# Aim of the exercise
Below are entries; copy exactly the lines from the one with "quiet NaN 0x7FC00000." through the one with "always_comb begin", both included, and leave out the rest.

# Provided entries
== Segment start ==

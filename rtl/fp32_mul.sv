// Single-precision floating-point multiplier (combinational).
//
// Computes a*b for IEEE-754 binary32 operands with round-to-nearest-even.
// The 24x24-bit significand product is normalised by at most one place,
// rounded on its guard and sticky bits, and re-normalised if rounding
// carries out. Subnormal operands are read as zero and results below the
// normal range are flushed to a signed zero (the usual behaviour of FPGA
// floating-point cores); overflow gives a signed infinity. Any NaN operand,
// or infinity times zero, gives the quiet NaN 0x7FC00000.
// The accelerator's element type is float; the rounding and flush choices
// are this design's own. Purely combinational: the caller registers it.
module fp32_mul
  import mm_pkg::*;
(
  input  fp32_t a,
  input  fp32_t b,
  output fp32_t y
);

  logic        sa, sb, sy;
  logic [7:0]  ea, eb;
  logic [22:0] fa, fb;
  logic        a_zero, b_zero, a_inf, b_inf, a_nan, b_nan;
  logic [47:0] prod;
  logic [23:0] mant;
  logic        guard, sticky, inc;
  logic [24:0] mant_r;
  logic signed [10:0] exp_s;

  always_comb begin
    sa = a[31]; ea = a[30:23]; fa = a[22:0];
    sb = b[31]; eb = b[30:23]; fb = b[22:0];
    sy = sa ^ sb;
    a_zero = (ea == 8'd0);
    b_zero = (eb == 8'd0);
    a_inf  = (ea == 8'hFF) && (fa == 23'd0);
    b_inf  = (eb == 8'hFF) && (fb == 23'd0);
    a_nan  = (ea == 8'hFF) && (fa != 23'd0);
    b_nan  = (eb == 8'hFF) && (fb != 23'd0);

    prod   = {1'b1, fa} * {1'b1, fb};
    exp_s  = 11'(signed'({3'b000, ea})) + 11'(signed'({3'b000, eb})) - 11'sd127;
    if (prod[47]) begin
      mant   = prod[47:24];
      guard  = prod[23];
      sticky = |prod[22:0];
      exp_s  = exp_s + 11'sd1;
    end else begin
      mant   = prod[46:23];
      guard  = prod[22];
      sticky = |prod[21:0];
    end
    inc    = guard & (sticky | mant[0]);
    mant_r = {1'b0, mant} + 25'(inc);
    if (mant_r[24]) begin
      mant_r = mant_r >> 1;
      exp_s  = exp_s + 11'sd1;
    end

    if (a_nan || b_nan || (a_inf && b_zero) || (b_inf && a_zero))
      y = FP_QNAN;
    else if (a_inf || b_inf)
      y = {sy, 8'hFF, 23'd0};
    else if (a_zero || b_zero)
      y = {sy, 31'd0};
    else if (exp_s >= 11'sd255)
      y = {sy, 8'hFF, 23'd0};
    else if (exp_s <= 11'sd0)
      y = {sy, 31'd0};
    else
      y = {sy, exp_s[7:0], mant_r[22:0]};
  end

endmodule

== Segment end ==

# Reply to the task
// or infinity times zero, gives the quiet NaN 0x7FC00000.
// The accelerator's element type is float; the rounding and flush choices
// are this design's own. Purely combinational: the caller registers it.
module fp32_mul
  import mm_pkg::*;
(
  input  fp32_t a,
  input  fp32_t b,
  output fp32_t y
);

  logic        sa, sb, sy;
  logic [7:0]  ea, eb;
  logic [22:0] fa, fb;
  logic        a_zero, b_zero, a_inf, b_inf, a_nan, b_nan;
  logic [47:0] prod;
  logic [23:0] mant;
  logic        guard, sticky, inc;
  logic [24:0] mant_r;
  logic signed [10:0] exp_s;

  always_comb begin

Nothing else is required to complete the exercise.